**Your task**: Reproduce the data in full, exactly.

**Dataset entries**:
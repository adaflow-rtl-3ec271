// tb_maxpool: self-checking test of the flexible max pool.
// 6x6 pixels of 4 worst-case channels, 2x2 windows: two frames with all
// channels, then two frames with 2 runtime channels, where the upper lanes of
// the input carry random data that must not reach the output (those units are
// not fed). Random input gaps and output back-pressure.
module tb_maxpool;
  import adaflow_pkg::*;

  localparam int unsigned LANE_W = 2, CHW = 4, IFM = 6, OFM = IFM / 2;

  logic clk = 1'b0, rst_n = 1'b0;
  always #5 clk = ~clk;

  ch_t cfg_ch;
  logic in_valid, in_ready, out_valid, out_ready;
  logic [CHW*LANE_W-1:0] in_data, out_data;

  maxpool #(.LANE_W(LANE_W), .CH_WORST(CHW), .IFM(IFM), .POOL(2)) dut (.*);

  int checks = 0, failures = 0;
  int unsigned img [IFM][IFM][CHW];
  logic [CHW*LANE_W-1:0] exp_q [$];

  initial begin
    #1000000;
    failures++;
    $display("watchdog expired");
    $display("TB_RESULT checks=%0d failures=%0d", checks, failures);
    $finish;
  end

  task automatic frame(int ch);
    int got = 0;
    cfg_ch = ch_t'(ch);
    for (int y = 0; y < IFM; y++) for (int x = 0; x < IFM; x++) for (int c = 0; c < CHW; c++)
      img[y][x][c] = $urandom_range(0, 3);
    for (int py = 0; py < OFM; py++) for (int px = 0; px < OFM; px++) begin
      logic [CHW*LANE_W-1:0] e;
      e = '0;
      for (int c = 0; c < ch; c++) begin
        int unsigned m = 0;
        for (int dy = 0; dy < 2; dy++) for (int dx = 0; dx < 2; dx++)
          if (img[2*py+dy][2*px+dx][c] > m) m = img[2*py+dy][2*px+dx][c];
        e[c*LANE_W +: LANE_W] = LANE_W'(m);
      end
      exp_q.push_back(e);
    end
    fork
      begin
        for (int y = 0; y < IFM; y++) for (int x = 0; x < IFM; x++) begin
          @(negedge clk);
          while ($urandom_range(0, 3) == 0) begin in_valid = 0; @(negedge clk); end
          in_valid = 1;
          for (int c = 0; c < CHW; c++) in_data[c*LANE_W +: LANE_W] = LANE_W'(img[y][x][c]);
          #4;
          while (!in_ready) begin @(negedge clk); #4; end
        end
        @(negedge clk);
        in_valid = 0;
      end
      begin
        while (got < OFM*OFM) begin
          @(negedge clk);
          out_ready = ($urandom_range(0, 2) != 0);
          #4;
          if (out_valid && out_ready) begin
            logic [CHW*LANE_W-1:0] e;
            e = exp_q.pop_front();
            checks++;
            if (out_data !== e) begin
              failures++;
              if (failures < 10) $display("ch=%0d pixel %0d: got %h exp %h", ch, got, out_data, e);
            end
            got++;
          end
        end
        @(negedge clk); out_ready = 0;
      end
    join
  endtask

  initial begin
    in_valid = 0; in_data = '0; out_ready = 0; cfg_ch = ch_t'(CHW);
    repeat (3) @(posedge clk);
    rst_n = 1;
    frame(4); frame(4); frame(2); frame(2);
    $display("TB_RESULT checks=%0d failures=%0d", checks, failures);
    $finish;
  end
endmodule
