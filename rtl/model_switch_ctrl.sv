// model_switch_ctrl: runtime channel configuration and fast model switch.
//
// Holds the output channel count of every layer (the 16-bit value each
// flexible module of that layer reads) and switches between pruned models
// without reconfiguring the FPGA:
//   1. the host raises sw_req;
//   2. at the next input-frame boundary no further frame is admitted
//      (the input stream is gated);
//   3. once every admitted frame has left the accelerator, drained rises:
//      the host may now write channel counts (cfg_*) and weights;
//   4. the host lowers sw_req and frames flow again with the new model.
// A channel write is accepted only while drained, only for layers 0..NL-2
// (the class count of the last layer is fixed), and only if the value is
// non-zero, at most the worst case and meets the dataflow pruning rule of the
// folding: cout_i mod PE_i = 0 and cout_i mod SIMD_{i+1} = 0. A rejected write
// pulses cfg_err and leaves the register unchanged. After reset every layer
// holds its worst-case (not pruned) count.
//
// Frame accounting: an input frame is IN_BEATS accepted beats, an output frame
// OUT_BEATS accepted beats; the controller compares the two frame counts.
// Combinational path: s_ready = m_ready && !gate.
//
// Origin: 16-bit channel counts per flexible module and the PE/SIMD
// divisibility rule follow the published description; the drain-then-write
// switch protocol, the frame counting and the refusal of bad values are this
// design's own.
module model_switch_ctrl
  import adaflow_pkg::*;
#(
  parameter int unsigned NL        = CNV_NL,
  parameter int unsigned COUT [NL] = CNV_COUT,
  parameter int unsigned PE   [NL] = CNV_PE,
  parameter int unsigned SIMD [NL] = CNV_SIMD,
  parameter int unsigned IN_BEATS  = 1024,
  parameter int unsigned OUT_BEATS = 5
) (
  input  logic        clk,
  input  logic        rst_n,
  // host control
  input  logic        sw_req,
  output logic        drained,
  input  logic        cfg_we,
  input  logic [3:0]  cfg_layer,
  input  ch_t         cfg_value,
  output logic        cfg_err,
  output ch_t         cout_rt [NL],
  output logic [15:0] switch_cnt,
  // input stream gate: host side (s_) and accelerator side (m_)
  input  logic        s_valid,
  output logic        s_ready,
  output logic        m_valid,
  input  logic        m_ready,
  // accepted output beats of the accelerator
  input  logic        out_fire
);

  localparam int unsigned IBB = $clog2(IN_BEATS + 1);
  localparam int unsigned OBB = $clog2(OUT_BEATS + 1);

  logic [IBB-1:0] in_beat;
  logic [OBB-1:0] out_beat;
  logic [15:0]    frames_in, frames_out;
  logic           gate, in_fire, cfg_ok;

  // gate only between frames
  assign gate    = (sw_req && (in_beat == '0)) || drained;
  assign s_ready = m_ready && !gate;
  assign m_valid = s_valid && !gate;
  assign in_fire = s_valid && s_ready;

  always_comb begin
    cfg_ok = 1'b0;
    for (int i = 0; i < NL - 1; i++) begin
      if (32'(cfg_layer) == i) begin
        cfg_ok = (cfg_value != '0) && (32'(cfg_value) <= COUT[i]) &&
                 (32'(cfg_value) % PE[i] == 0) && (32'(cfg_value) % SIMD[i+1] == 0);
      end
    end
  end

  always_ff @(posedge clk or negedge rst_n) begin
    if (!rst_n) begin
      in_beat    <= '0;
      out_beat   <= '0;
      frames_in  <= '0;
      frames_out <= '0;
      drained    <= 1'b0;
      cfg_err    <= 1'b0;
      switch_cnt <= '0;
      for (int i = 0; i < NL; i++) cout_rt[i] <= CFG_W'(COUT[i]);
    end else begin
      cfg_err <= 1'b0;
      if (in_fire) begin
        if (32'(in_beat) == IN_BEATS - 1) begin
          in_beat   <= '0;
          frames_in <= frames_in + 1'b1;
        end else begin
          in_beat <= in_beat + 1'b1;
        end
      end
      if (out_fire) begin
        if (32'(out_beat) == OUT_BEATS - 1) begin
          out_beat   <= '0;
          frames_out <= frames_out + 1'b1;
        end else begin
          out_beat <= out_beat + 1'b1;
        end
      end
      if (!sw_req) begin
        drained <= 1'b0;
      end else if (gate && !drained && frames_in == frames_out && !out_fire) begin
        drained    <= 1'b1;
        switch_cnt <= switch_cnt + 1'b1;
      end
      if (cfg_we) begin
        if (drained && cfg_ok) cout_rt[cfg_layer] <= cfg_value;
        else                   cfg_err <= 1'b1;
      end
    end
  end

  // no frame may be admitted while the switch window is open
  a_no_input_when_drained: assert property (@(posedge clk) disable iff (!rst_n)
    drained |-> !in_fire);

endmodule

**Your response**:
repository adaflow-rtl-3ec271
// tb_maxpool: self-checking test of the flexible max pool.
// 6x6 pixels of 4 worst-case channels, 2x2 windows: two frames with all
// channels, then two frames with 2 runtime channels, where the upper lanes of
// the input carry random data that must not reach the output (those units are
// not fed). Random input gaps and output back-pressure.
module tb_maxpool;
  import adaflow_pkg::*;

  localparam int unsigned LANE_W = 2, CHW = 4, IFM = 6, OFM = IFM / 2;

  logic clk = 1'b0, rst_n = 1'b0;
  always #5 clk = ~clk;

  ch_t cfg_ch;
  logic in_valid, in_ready, out_valid, out_ready;
  logic [CHW*LANE_W-1:0] in_data, out_data;

  maxpool #(.LANE_W(LANE_W), .CH_WORST(CHW), .IFM(IFM), .POOL(2)) dut (.*);

  int checks = 0, failures = 0;
  int unsigned img [IFM][IFM][CHW];
  logic [CHW*LANE_W-1:0] exp_q [$];

  initial begin
    #1000000;
    failures++;
    $display("watchdog expired");
    $display("TB_RESULT checks=%0d failures=%0d", checks, failures);
    $finish;
  end

  task automatic frame(int ch);
    int got = 0;
    cfg_ch = ch_t'(ch);
    for (int y = 0; y < IFM; y++) for (int x = 0; x < IFM; x++) for (int c = 0; c < CHW; c++)
      img[y][x][c] = $urandom_range(0, 3);
    for (int py = 0; py < OFM; py++) for (int px = 0; px < OFM; px++) begin
      logic [CHW*LANE_W-1:0] e;
      e = '0;
      for (int c = 0; c < ch; c++) begin
        int unsigned m = 0;
        for (int dy = 0; dy < 2; dy++) for (int dx = 0; dx < 2; dx++)
          if (img[2*py+dy][2*px+dx][c] > m) m = img[2*py+dy][2*px+dx][c];
        e[c*LANE_W +: LANE_W] = LANE_W'(m);
      end
      exp_q.push_back(e);
    end
    fork
      begin
        for (int y = 0; y < IFM; y++) for (int x = 0; x < IFM; x++) begin
          @(negedge clk);
          while ($urandom_range(0, 3) == 0) begin in_valid = 0; @(negedge clk); end
          in_valid = 1;
          for (int c = 0; c < CHW; c++) in_data[c*LANE_W +: LANE_W] = LANE_W'(img[y][x][c]);
          #4;
          while (!in_ready) begin @(negedge clk); #4; end
        end
        @(negedge clk);
        in_valid = 0;
      end
      begin
        while (got < OFM*OFM) begin
          @(negedge clk);
          out_ready = ($urandom_range(0, 2) != 0);
          #4;
          if (out_valid && out_ready) begin
            logic [CHW*LANE_W-1:0] e;
            e = exp_q.pop_front();
            checks++;
            if (out_data !== e) begin
              failures++;
              if (failures < 10) $display("ch=%0d pixel %0d: got %h exp %h", ch, got, out_data, e);
            end
            got++;
          end
        end
        @(negedge clk); out_ready = 0;
      end
    join
  endtask

  initial begin
    in_valid = 0; in_data = '0; out_ready = 0; cfg_ch = ch_t'(CHW);
    repeat (3) @(posedge clk);
    rst_n = 1;
    frame(4); frame(4); frame(2); frame(2);
    $display("TB_RESULT checks=%0d failures=%0d", checks, failures);
    $finish;
  end
endmodule
filename rtl/model_switch_ctrl.sv
// model_switch_ctrl: runtime channel configuration and fast model switch.
//
// Holds the output channel count of every layer (the 16-bit value each
// flexible module of that layer reads) and switches between pruned models
// without reconfiguring the FPGA:
//   1. the host raises sw_req;
//   2. at the next input-frame boundary no further frame is admitted
//      (the input stream is gated);
//   3. once every admitted frame has left the accelerator, drained rises:
//      the host may now write channel counts (cfg_*) and weights;
//   4. the host lowers sw_req and frames flow again with the new model.
// A channel write is accepted only while drained, only for layers 0..NL-2
// (the class count of the last layer is fixed), and only if the value is
// non-zero, at most the worst case and meets the dataflow pruning rule of the
// folding: cout_i mod PE_i = 0 and cout_i mod SIMD_{i+1} = 0. A rejected write
// pulses cfg_err and leaves the register unchanged. After reset every layer
// holds its worst-case (not pruned) count.
//
// Frame accounting: an input frame is IN_BEATS accepted beats, an output frame
// OUT_BEATS accepted beats; the controller compares the two frame counts.
// Combinational path: s_ready = m_ready && !gate.
//
// Origin: 16-bit channel counts per flexible module and the PE/SIMD
// divisibility rule follow the published description; the drain-then-write
// switch protocol, the frame counting and the refusal of bad values are this
// design's own.
module model_switch_ctrl
  import adaflow_pkg::*;
#(
  parameter int unsigned NL        = CNV_NL,
  parameter int unsigned COUT [NL] = CNV_COUT,
  parameter int unsigned PE   [NL] = CNV_PE,
  parameter int unsigned SIMD [NL] = CNV_SIMD,
  parameter int unsigned IN_BEATS  = 1024,
  parameter int unsigned OUT_BEATS = 5
) (
  input  logic        clk,
  input  logic        rst_n,
  // host control
  input  logic        sw_req,
  output logic        drained,
  input  logic        cfg_we,
  input  logic [3:0]  cfg_layer,
  input  ch_t         cfg_value,
  output logic        cfg_err,
  output ch_t         cout_rt [NL],
  output logic [15:0] switch_cnt,
  // input stream gate: host side (s_) and accelerator side (m_)
  input  logic        s_valid,
  output logic        s_ready,
  output logic        m_valid,
  input  logic        m_ready,
  // accepted output beats of the accelerator
  input  logic        out_fire
);

  localparam int unsigned IBB = $clog2(IN_BEATS + 1);
  localparam int unsigned OBB = $clog2(OUT_BEATS + 1);

  logic [IBB-1:0] in_beat;
  logic [OBB-1:0] out_beat;
  logic [15:0]    frames_in, frames_out;
  logic           gate, in_fire, cfg_ok;

  // gate only between frames
  assign gate    = (sw_req && (in_beat == '0)) || drained;
  assign s_ready = m_ready && !gate;
  assign m_valid = s_valid && !gate;
  assign in_fire = s_valid && s_ready;

  always_comb begin
    cfg_ok = 1'b0;
    for (int i = 0; i < NL - 1; i++) begin
      if (32'(cfg_layer) == i) begin
        cfg_ok = (cfg_value != '0) && (32'(cfg_value) <= COUT[i]) &&
                 (32'(cfg_value) % PE[i] == 0) && (32'(cfg_value) % SIMD[i+1] == 0);
      end
    end
  end

  always_ff @(posedge clk or negedge rst_n) begin
    if (!rst_n) begin
      in_beat    <= '0;
      out_beat   <= '0;
      frames_in  <= '0;
      frames_out <= '0;
      drained    <= 1'b0;
      cfg_err    <= 1'b0;
      switch_cnt <= '0;
      for (int i = 0; i < NL; i++) cout_rt[i] <= CFG_W'(COUT[i]);
    end else begin
      cfg_err <= 1'b0;
      if (in_fire) begin
        if (32'(in_beat) == IN_BEATS - 1) begin
          in_beat   <= '0;
          frames_in <= frames_in + 1'b1;
        end else begin
          in_beat <= in_beat + 1'b1;
        end
      end
      if (out_fire) begin
        if (32'(out_beat) == OUT_BEATS - 1) begin
          out_beat   <= '0;
          frames_out <= frames_out + 1'b1;
        end else begin
          out_beat <= out_beat + 1'b1;
        end
      end
      if (!sw_req) begin
        drained <= 1'b0;
      end else if (gate && !drained && frames_in == frames_out && !out_fire) begin
        drained    <= 1'b1;
        switch_cnt <= switch_cnt + 1'b1;
      end
      if (cfg_we) begin
        if (drained && cfg_ok) cout_rt[cfg_layer] <= cfg_value;
        else                   cfg_err <= 1'b1;
      end
    end
  end

  // no frame may be admitted while the switch window is open
  a_no_input_when_drained: assert property (@(posedge clk) disable iff (!rst_n)
    drained |-> !in_fire);

endmodule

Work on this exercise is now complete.